Why is my gauge not working?
What is happening here? The gauge is all over the place.
It made sense to me that taking the avg
was going to be wrong, if I have 2 servers I don't want the average of the gauge on each of them, I want the sum
.
But I'm charting the sum()
here and that doesn't exp lain what's happening.
The Key
The key is remembering how statsd with tagging works and discovering some surprising behavior from a default DataDog setup.
Metrics from micrometer come out looking like config.broadcast.project-connections.connections:0|g|#statistic:value,type:grpc
.
As an aside, I'd highly recommend setting up a quick clone of statsd locally that just outputs to stdout when you're trying to get this all working.
The "aha" is that all of these metrics get aggregated based on just that string. So if you have
Server 1:
config.broadcast.project-connections.connections:99|g|#statistic:value,type:grpc
Server 2:
config.broadcast.project-connections.connections:0|g|#statistic:value,type:grpc
A gauge is expecting a single value at any given point, so what we end up with here is a heisengauge that could be either 0 or 99. Our sum
doesn't work, because we don't have a two data points to sum across. We just have one value that is flapping back and forth.
The gotcha
Now we know what's up, and it's definitely a sad state of affairs. What we do want is outputting a different key per pod and then summing across those. But why aren't these metrics getting tagged with the pod?
It turns out that https://micronaut-projects.github.io/micronaut-micrometer/latest/guide/#metricsAndReportersDatadog
hits DataDog directly, not my local Datadog agent
which is normally responsible for adding these host & pod tags.

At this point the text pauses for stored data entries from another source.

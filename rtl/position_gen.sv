// Position generator: turns detection jobs into window positions for the
// two detection pipelines.
//
// A job is one row of windows in one scale: every window whose top line is
// `y`, from x = 0 to x = n-1 (n = scale width - window width + 1). Each
// cycle the generator grants the next position to pipeline 0 if it wants
// one and the following position to pipeline 1, so both pipelines fill
// their free slots in the same cycle. A finished job is replaced from the
// job queue on the next cycle. The document says that on a rejection a new
// position is scheduled; this hand-out order is this design's choice.
module position_gen
  import sme_pkg::*;
(
  input  logic              clk,
  input  logic              rst,
  // job queue
  input  logic              job_valid,
  output logic              job_ready,
  input  logic [SC_W-1:0]   job_scale,
  input  logic [LINE_W-1:0] job_y,
  input  logic [COL_W-1:0]  job_col,   // stripe column of x = 0
  input  logic [LINE_W-1:0] job_n,     // number of windows (>= 1)
  input  logic              job_tag,
  // pipelines
  input  logic [1:0]        want,
  output logic [1:0]        gnt,
  output logic [SC_W-1:0]   scale,
  output logic [LINE_W-1:0] y,
  output logic              tag,
  output logic [LINE_W-1:0] x0,
  output logic [COL_W-1:0]  col0,
  output logic [LINE_W-1:0] x1,
  output logic [COL_W-1:0]  col1,
  output logic              active
);

  logic [LINE_W-1:0] x, n;
  logic [COL_W-1:0]  base;

  assign job_ready = !active;

  always_comb begin
    gnt[0] = active && want[0];
    gnt[1] = active && want[1] && ((x + LINE_W'(gnt[0])) < n);
    x0   = x;
    col0 = base + COL_W'(x);
    x1   = x + LINE_W'(gnt[0]);
    col1 = base + COL_W'(x1);
  end

  always_ff @(posedge clk) begin
    if (rst) begin
      active <= 1'b0;
      x      <= '0;
      n      <= '0;
      base   <= '0;
      scale  <= '0;
      y      <= '0;
      tag    <= 1'b0;
    end else if (!active) begin
      if (job_valid) begin
        active <= 1'b1;
        x      <= '0;
        n      <= job_n;
        base   <= job_col;
        scale  <= job_scale;
        y      <= job_y;
        tag    <= job_tag;
      end
    end else begin
      logic [LINE_W-1:0] nx;
      nx = x + LINE_W'(gnt[0]) + LINE_W'(gnt[1]);
      x <= nx;
      if (nx >= n) active <= 1'b0;
    end
  end

endmodule
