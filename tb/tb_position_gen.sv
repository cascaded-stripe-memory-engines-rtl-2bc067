// Position generator test: random jobs (scale, line, stripe column, window
// count) and random requests from the two pipelines. The granted positions
// must cover x = 0 .. n-1 of every job exactly once and in order, with the
// job's scale, line and tag and column = job column + x. With both
// pipelines asking every cycle, a job of n windows must take ceil(n/2)
// cycles: two positions per clock.
module tb_position_gen;
  import sme_pkg::*;
  logic clk = 1'b0;
  always #5 clk = ~clk;
  int checks = 0, failures = 0;

  logic rst = 1'b1;
  logic job_valid, job_ready, job_tag, tag, active;
  logic [SC_W-1:0] job_scale, scale;
  logic [LINE_W-1:0] job_y, job_n, y, x0, x1;
  logic [COL_W-1:0] job_col, col0, col1;
  logic [1:0] want, gnt;

  position_gen dut (.*);

  typedef struct { int sc; int y; int col; int n; int tag; } job_s;
  job_s jobs [$];
  int nx;          // next expected x of the job at the head
  logic job_taken = 1'b0;
  int gcycles = 0;     // cycles in which at least one position was granted
  bit full_rate;

  task automatic expect_pos(int xg, int cg);
    checks++;
    if (jobs.size() == 0 || xg != nx || cg != ((jobs[0].col + nx) % SME_W) ||
        int'(scale) != jobs[0].sc || int'(y) != jobs[0].y || int'(tag) != jobs[0].tag) begin
      failures++;
      if (failures < 5) $display("FAIL: granted x %0d col %0d, expected x %0d", xg, cg, nx);
    end
    nx++;
    if (jobs.size() != 0 && nx == jobs[0].n) begin
      void'(jobs.pop_front());
      nx = 0;
    end
  endtask

  // inputs change on the falling edge; the grants and the job handshake
  // that the next rising edge takes are read one time unit later
  always @(negedge clk) if (!rst) begin
    if (job_valid && job_taken) job_valid = 1'b0;
    want = full_rate ? 2'b11 : 2'($urandom);
    #1;
    job_taken = 1'b0;
    if (gnt != 2'b00) gcycles++;
    if (gnt[0]) expect_pos(int'(x0), int'(col0));
    if (gnt[1]) expect_pos(int'(x1), int'(col1));
    if (job_valid && job_ready) begin
      jobs.push_back('{int'(job_scale), int'(job_y), int'(job_col), int'(job_n), int'(job_tag)});
      job_taken = 1'b1;
    end
  end

  task automatic send_job(int n);
    @(negedge clk);
    job_scale = SC_W'($urandom_range(MAX_SCALES - 1));
    job_y     = LINE_W'($urandom_range(2000));
    job_col   = COL_W'($urandom_range(SME_W - 1));
    job_n     = LINE_W'(n);
    job_tag   = 1'($urandom);
    job_valid = 1'b1;
    #2;
    while (job_valid) @(negedge clk);
  endtask

  initial begin
    job_valid = 0; job_scale = 0; job_y = 0; job_col = 0; job_n = 0; job_tag = 0;
    want = 0; nx = 0; full_rate = 0;
    repeat (3) @(posedge clk);
    @(negedge clk) rst = 1'b0;
    repeat (400) send_job($urandom_range(1, 40));
    wait (jobs.size() == 0);
    // rate: both pipelines always asking
    full_rate = 1;
    repeat (20) begin
      int n, c0;
      n = $urandom_range(1, 300);
      wait (!active && jobs.size() == 0);
      send_job(n);
      c0 = gcycles;
      wait (jobs.size() == 0);
      checks++;
      if (gcycles - c0 != (n + 1) / 2) begin
        failures++;
        $display("FAIL: %0d windows took %0d cycles, expected %0d", n, gcycles - c0, (n + 1) / 2);
      end
    end
    $display("TB_RESULT checks=%0d failures=%0d", checks, failures);
    $finish;
  end

  initial begin
    repeat (200000) @(posedge clk);
    failures++;
    $display("FAIL: watchdog");
    $display("TB_RESULT checks=%0d failures=%0d", checks, failures);
    $finish;
  end
endmodule
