// Downscaled image output: the first of the detector's two outputs.
//
// The scaling unit produces the next (smallest) scale as 5x5 blocks, five
// lines at a time, but the next instance of a cascade expects an ordinary
// raster stream. This unit buffers one group of up to five output lines,
// stored as 5-pixel words (one word per 5x5 block and line), and then sends
// them line by line as AXI Stream Video: tuser on the first pixel of the
// frame, tlast on the last pixel of each line. The document states what
// this output carries; the five-line buffer is this design's choice.
//
// Handshake with the scaling unit: while `free` is high the unit may write
// words (we, row, blk, data); `commit` with `nrows` then hands the group
// over and `free` stays low until its last pixel has left. `frame_start`
// restarts the output line count (and so the tuser marker).
// Timing: one pixel per cycle while m_tready is high.
module scale_out_stream
  import sme_pkg::*;
#(
  parameter int unsigned MAX_BLK = SME_W / 6 + 1,  // output words per line
  localparam int unsigned BW     = $clog2(MAX_BLK)
) (
  input  logic                 clk,
  input  logic                 rst,
  input  logic                 frame_start,
  input  logic [LINE_W-1:0]    width,         // output line length in pixels
  // write side (scaling unit)
  output logic                 free,
  input  logic                 we,
  input  logic [2:0]           row,
  input  logic [BW-1:0]        blk,
  input  logic [5*PIX_W-1:0]   data,
  input  logic                 commit,
  input  logic [2:0]           nrows,
  // AXI Stream Video output
  output logic [PIX_W-1:0]     m_tdata,
  output logic                 m_tvalid,
  input  logic                 m_tready,
  output logic                 m_tuser,
  output logic                 m_tlast
);

  logic [5*PIX_W-1:0] buf_q [5][MAX_BLK];
  logic               busy;
  logic [2:0]         r, nr;
  logic [BW-1:0]      b;
  logic [2:0]         sub;
  logic [LINE_W-1:0]  x;
  logic [LINE_W-1:0]  out_line;

  assign free     = !busy;
  assign m_tvalid = busy;
  assign m_tdata  = buf_q[r][b][sub*PIX_W +: PIX_W];
  assign m_tuser  = (out_line == '0) && (x == '0);
  assign m_tlast  = (x == width - 1'b1);

  always_ff @(posedge clk) begin
    if (we) buf_q[row][blk] <= data;
  end

  always_ff @(posedge clk) begin
    if (rst) begin
      busy     <= 1'b0;
      r        <= '0;
      nr       <= '0;
      b        <= '0;
      sub      <= '0;
      x        <= '0;
      out_line <= '0;
    end else begin
      if (frame_start) out_line <= '0;
      if (!busy && commit && nrows != '0) begin
        busy <= 1'b1;
        nr   <= nrows;
        r    <= '0;
        b    <= '0;
        sub  <= '0;
        x    <= '0;
      end else if (busy && m_tready) begin
        if (m_tlast) begin
          x        <= '0;
          b        <= '0;
          sub      <= '0;
          out_line <= out_line + 1'b1;
          if (r == nr - 1'b1) busy <= 1'b0;
          else r <= r + 1'b1;
        end else begin
          x <= x + 1'b1;
          if (sub == 3'd4) begin
            sub <= '0;
            b   <= b + 1'b1;
          end else begin
            sub <= sub + 1'b1;
          end
        end
      end
    end
  end

endmodule
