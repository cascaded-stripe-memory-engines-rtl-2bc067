// Downscaled output test: groups of 1 to 5 lines of random pixels are
// written into the buffer as 5-pixel words, in random word order, and
// committed; the video stream must return them line by line, with tuser on
// the first pixel of the frame only and tlast on the last pixel of each
// line, under random back-pressure, one pixel per cycle when not stalled.
module tb_scale_out_stream;
  import sme_pkg::*;
  logic clk = 1'b0;
  always #5 clk = ~clk;
  int checks = 0, failures = 0;

  localparam int MAX_BLK = 40, BW = 6, WIDTH = 37;
  logic rst = 1'b1;
  logic frame_start, free, we, commit, m_tvalid, m_tready, m_tuser, m_tlast;
  logic [LINE_W-1:0] width;
  logic [2:0] row, nrows;
  logic [BW-1:0] blk;
  logic [5*PIX_W-1:0] data;
  logic [PIX_W-1:0] m_tdata;

  scale_out_stream #(.MAX_BLK(MAX_BLK)) dut (.*);

  byte unsigned exp_q [$];
  int out_x, out_y, stall_cyc, px_cyc;

  always @(negedge clk) if (!rst) begin
    m_tready = ($urandom_range(99) < 70);
    #1;
    if (m_tvalid && m_tready) begin
      checks++;
      px_cyc++;
      if (exp_q.size() == 0 || m_tdata != exp_q[0] || m_tuser != (out_x == 0 && out_y == 0) ||
          m_tlast != (out_x == WIDTH - 1)) begin
        failures++;
        if (failures < 5) $display("FAIL: pixel (%0d,%0d) = %0d", out_y, out_x, m_tdata);
      end
      if (exp_q.size() != 0) void'(exp_q.pop_front());
      if (out_x == WIDTH - 1) begin out_x = 0; out_y++; end else out_x++;
    end
  end

  initial begin
    frame_start = 0; we = 0; commit = 0; row = 0; nrows = 0; blk = 0; data = 0;
    width = LINE_W'(WIDTH); m_tready = 0; out_x = 0; out_y = 0; px_cyc = 0;
    repeat (3) @(posedge clk);
    @(negedge clk) rst = 1'b0;
    @(negedge clk) frame_start = 1;
    @(negedge clk) frame_start = 0;
    repeat (60) begin
      int n;
      byte unsigned g [5][MAX_BLK*5];
      int order [MAX_BLK];
      n = $urandom_range(1, 5);
      foreach (g[r, c]) g[r][c] = byte'($urandom);
      while (!free) @(negedge clk);
      foreach (order[i]) order[i] = i;
      order.shuffle();
      for (int r = 0; r < n; r++)
        foreach (order[i]) begin
          @(negedge clk);
          we = 1; row = 3'(r); blk = BW'(order[i]);
          for (int p = 0; p < 5; p++) data[p*PIX_W +: PIX_W] = g[r][order[i]*5 + p];
        end
      @(negedge clk);
      we = 0; commit = 1; nrows = 3'(n);
      for (int r = 0; r < n; r++)
        for (int c = 0; c < WIDTH; c++) exp_q.push_back(g[r][c]);
      @(negedge clk);
      commit = 0;
      #2;
      checks++;
      if (free) begin failures++; $display("FAIL: still free after commit"); end
    end
    wait (exp_q.size() == 0);
    repeat (5) @(negedge clk);
    checks++;
    if (m_tvalid || !free) begin failures++; $display("FAIL: output not idle at the end"); end
    $display("TB_RESULT checks=%0d failures=%0d", checks, failures);
    $finish;
  end

  initial begin
    repeat (200000) @(posedge clk);
    failures++;
    $display("FAIL: watchdog");
    $display("TB_RESULT checks=%0d failures=%0d", checks, failures);
    $finish;
  end
endmodule
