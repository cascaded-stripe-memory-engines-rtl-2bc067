// Stripe memory (SME) storage: a SME_W x SME_H pixel raster kept in
// U x V banks, each bank holding B-pixel words.
//
// Word column c of stripe row r lives in bank (r mod V, c mod U) at address
// (r div V) * (WCOLS / U) + (c div U). Any V consecutive rows (any vertical
// alignment, rows wrap modulo SME_H) and U consecutive word columns touch
// every bank exactly once, so a (B*U) x V pixel block aligned to B pixels
// horizontally is read in one access. This organisation is the document's;
// the default sizes (4096 x 32 pixels, U = 4, V = 8, B = 4) are its numbers.
//
// Two ports, matching true dual-port block RAM:
//   port A  read only  (detection pipeline 1)
//   port B  read, or write of one word with a per-pixel mask (pipeline 2,
//           the line writer and the scaling unit)
// A read presents (row, wcol) of the block's top-left word; the block comes
// out one cycle later, already rotated so that blk[k][p] is pixel p of row
// row+k. Pixel p of the block is bits p*PIX_W +: PIX_W of the row vector.
// A write updates the pixels whose mask bit is set; read-during-write on
// port B returns the old data. Writes to wrapped rows are the caller's
// business: the scheduler keeps rows in use from being overwritten.
module sme_stripe_mem
  import sme_pkg::*;
#(
  parameter int unsigned W     = SME_W,
  parameter int unsigned H     = SME_H,
  parameter int unsigned U     = SME_U,
  parameter int unsigned V     = SME_V,
  parameter int unsigned B     = SME_B,
  parameter int unsigned PW    = PIX_W,
  localparam int unsigned NWC  = W / B,
  localparam int unsigned RW   = $clog2(H),
  localparam int unsigned CW   = $clog2(NWC),
  localparam int unsigned WORD = B * PW,
  localparam int unsigned DEPTH = (H / V) * (NWC / U),
  localparam int unsigned AW   = $clog2(DEPTH)
) (
  input  logic                  clk,
  // port A
  input  logic                  a_en,
  input  logic [RW-1:0]         a_row,
  input  logic [CW-1:0]         a_wcol,
  output logic [V-1:0][U*WORD-1:0] a_blk,
  // port B
  input  logic                  b_en,
  input  logic                  b_we,
  input  logic [RW-1:0]         b_row,
  input  logic [CW-1:0]         b_wcol,
  input  logic [WORD-1:0]       b_wdata,
  input  logic [B-1:0]          b_wmask,
  output logic [V-1:0][U*WORD-1:0] b_blk
);

  localparam int unsigned VB = $clog2(V);
  localparam int unsigned UB = $clog2(U);

  // raw bank outputs, indexed by bank row / bank column
  logic [WORD-1:0] a_q [V][U];
  logic [WORD-1:0] b_q [V][U];
  logic [VB-1:0]   a_rrot, b_rrot;
  logic [UB-1:0]   a_crot, b_crot;

  // Address of bank (i, j) for a block whose top-left word is (row, wcol).
  function automatic logic [AW-1:0] bank_addr(input logic [RW-1:0] row,
                                               input logic [CW-1:0] wcol,
                                               input int i, input int j);
    logic [RW-1:0] r;
    logic [CW-1:0] c;
    logic [VB-1:0] dr;
    logic [UB-1:0] dc;
    dr = VB'(i) - row[VB-1:0];
    dc = UB'(j) - wcol[UB-1:0];
    r  = row + RW'(dr);
    c  = wcol + CW'(dc);
    return AW'((int'(r) >> VB) * (NWC / U) + (int'(c) >> UB));
  endfunction

  for (genvar i = 0; i < V; i++) begin : g_row
    for (genvar j = 0; j < U; j++) begin : g_col
      logic [WORD-1:0] mem [DEPTH];
      logic [AW-1:0]   aa, ba;
      logic            bwe;
      assign aa  = bank_addr(a_row, a_wcol, i, j);
      assign ba  = bank_addr(b_row, b_wcol, i, j);
      assign bwe = b_en && b_we && (b_row[VB-1:0] == VB'(i)) && (b_wcol[UB-1:0] == UB'(j));

      always_ff @(posedge clk) begin
        if (a_en) a_q[i][j] <= mem[aa];
      end

      always_ff @(posedge clk) begin
        if (b_en) b_q[i][j] <= mem[ba];
        if (bwe) begin
          for (int p = 0; p < B; p++)
            if (b_wmask[p]) mem[ba][p*PW +: PW] <= b_wdata[p*PW +: PW];
        end
      end
    end
  end

  always_ff @(posedge clk) begin
    if (a_en) begin
      a_rrot <= a_row[VB-1:0];
      a_crot <= a_wcol[UB-1:0];
    end
    if (b_en) begin
      b_rrot <= b_row[VB-1:0];
      b_crot <= b_wcol[UB-1:0];
    end
  end

  // Rotate bank outputs into block order.
  always_comb begin
    for (int k = 0; k < V; k++) begin
      for (int m = 0; m < U; m++) begin
        a_blk[k][m*WORD +: WORD] = a_q[VB'(a_rrot + VB'(k))][UB'(a_crot + UB'(m))];
        b_blk[k][m*WORD +: WORD] = b_q[VB'(b_rrot + VB'(k))][UB'(b_crot + UB'(m))];
      end
    end
  end

endmodule
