// Stripe memory test: fills the 4096 x 32 raster through port B with
// masked word writes, keeps a pixel-level copy, and then reads random
// 16 x 8 blocks (any line, any 4-pixel-aligned column, lines wrapping past
// 31) on both ports, checking every pixel one cycle after the address.
module tb_sme_stripe_mem;
  import sme_pkg::*;

  logic clk = 1'b0;
  always #5 clk = ~clk;
  int checks = 0, failures = 0;

  logic a_en, b_en, b_we;
  logic [ROW_W-1:0] a_row, b_row;
  logic [WCOL_W-1:0] a_wcol, b_wcol;
  logic [SME_B*PIX_W-1:0] b_wdata;
  logic [SME_B-1:0] b_wmask;
  logic [SME_V-1:0][BLK_W*PIX_W-1:0] a_blk, b_blk;

  sme_stripe_mem dut (.*);

  byte unsigned ref_px [SME_H][SME_W];

  task automatic check_blk(string port, logic [SME_V-1:0][BLK_W*PIX_W-1:0] blk, int row, int wcol);
    int bad;
    bad = 0;
    for (int k = 0; k < SME_V; k++)
      for (int p = 0; p < BLK_W; p++)
        if (blk[k][p*PIX_W +: PIX_W] != ref_px[(row + k) % SME_H][(wcol * SME_B + p) % SME_W]) bad++;
    checks++;
    if (bad != 0) begin
      failures++;
      if (failures < 5) $display("FAIL: port %s block row %0d wcol %0d: %0d pixels differ", port, row, wcol, bad);
    end
  endtask

  initial begin
    a_en = 0; b_en = 0; b_we = 0; a_row = 0; b_row = 0; a_wcol = 0; b_wcol = 0;
    b_wdata = 0; b_wmask = 0;
    // full fill
    for (int r = 0; r < SME_H; r++)
      for (int c = 0; c < WCOLS; c++) begin
        @(negedge clk);
        b_en = 1; b_we = 1; b_row = ROW_W'(r); b_wcol = WCOL_W'(c);
        b_wdata = $urandom; b_wmask = '1;
        for (int p = 0; p < SME_B; p++) ref_px[r][c*SME_B + p] = b_wdata[p*PIX_W +: PIX_W];
      end
    // masked overwrites
    repeat (2000) begin
      int r, c;
      @(negedge clk);
      r = $urandom_range(SME_H - 1); c = $urandom_range(WCOLS - 1);
      b_en = 1; b_we = 1; b_row = ROW_W'(r); b_wcol = WCOL_W'(c);
      b_wdata = $urandom; b_wmask = 4'($urandom);
      for (int p = 0; p < SME_B; p++)
        if (b_wmask[p]) ref_px[r][c*SME_B + p] = b_wdata[p*PIX_W +: PIX_W];
    end
    @(negedge clk);
    b_we = 0; b_en = 0;
    // random block reads on both ports
    repeat (3000) begin
      int ar, ac, br, bc;
      @(negedge clk);
      ar = $urandom_range(SME_H - 1); ac = $urandom_range(WCOLS - 1);
      br = $urandom_range(SME_H - 1); bc = $urandom_range(WCOLS - 1);
      a_en = 1; a_row = ROW_W'(ar); a_wcol = WCOL_W'(ac);
      b_en = 1; b_row = ROW_W'(br); b_wcol = WCOL_W'(bc);
      @(negedge clk);
      a_en = 0; b_en = 0;
      check_blk("A", a_blk, ar, ac);
      check_blk("B", b_blk, br, bc);
    end
    $display("TB_RESULT checks=%0d failures=%0d", checks, failures);
    $finish;
  end

  initial begin
    repeat (200000) @(posedge clk);
    failures++;
    $display("FAIL: watchdog");
    $display("TB_RESULT checks=%0d failures=%0d", checks, failures);
    $finish;
  end
endmodule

Since it goes straight there and we aren't explicitly sending a pod or host tag, these metrics are clobbering each other.
Two solutions
1) Point your metrics to your datadog agent and get the host tags that way
This makes a lot of sense, but I wasn't able to get it working easily.
2) Set CommonTags Yourself
The other solution is to calculate the same DataDog hostname that the datadog agent uses and manually add that as a commonTag
to our MetricRegistry.
Doing that looks like this:
@Order(Integer.MAX_VALUE)
@Singleton
@RequiresMetrics
public class MetricFactory
implements MeterRegistryConfigurer<DatadogMeterRegistry>, Ordered {
@Property(name = "gcp.project-id")
protected String projectId;
@Override
public void configure(DatadogMeterRegistry meterRegistry) {
List<Tag> tags = new ArrayList<>();
addIfNotNull(tags, "env", "MICRONAUT_ENVIRONMENTS");
addIfNotNull(tags, "service", "DD_SERVICE");
addIfNotNull(tags, "version", "DD_VERSION");
addIfNotNull(tags, "pod_name", "POD_ID");
if (System.getenv("SPEC_NODENAME") != null) { // contruct the hostname that datadog agent uses
final String hostName =
"%s.%s".formatted(System.getenv("SPEC_NODENAME"), projectId);
tags.add(Tag.of("host", hostName));
}
meterRegistry.config().commonTags(tags);
}
private void addIfNotNull(List<Tag> tags, String tagName, String envVar) {
if (System.getenv(envVar) != null) {
tags.add(Tag.of(tagName, System.getenv(envVar)));
}
}
@Override
public Class<DatadogMeterRegistry> getType() {
return DatadogMeterRegistry.class;
}
}
Passing the node & pod names in required some kubernetes yaml work so that the pod name and node name were available as environment variables.
spec:
containers:
- image: gcr.io/-----
name: -----------
env:
- name: SPEC_NODENAME
valueFrom:
fieldRef:
fieldPath: spec.nodeName
- name: POD_ID
valueFrom:
fieldRef:
fieldPath: metadata.name
Wrap
With all of that in place we're finally in a good place. Our gauges are independently gauging and our sum is working as expected.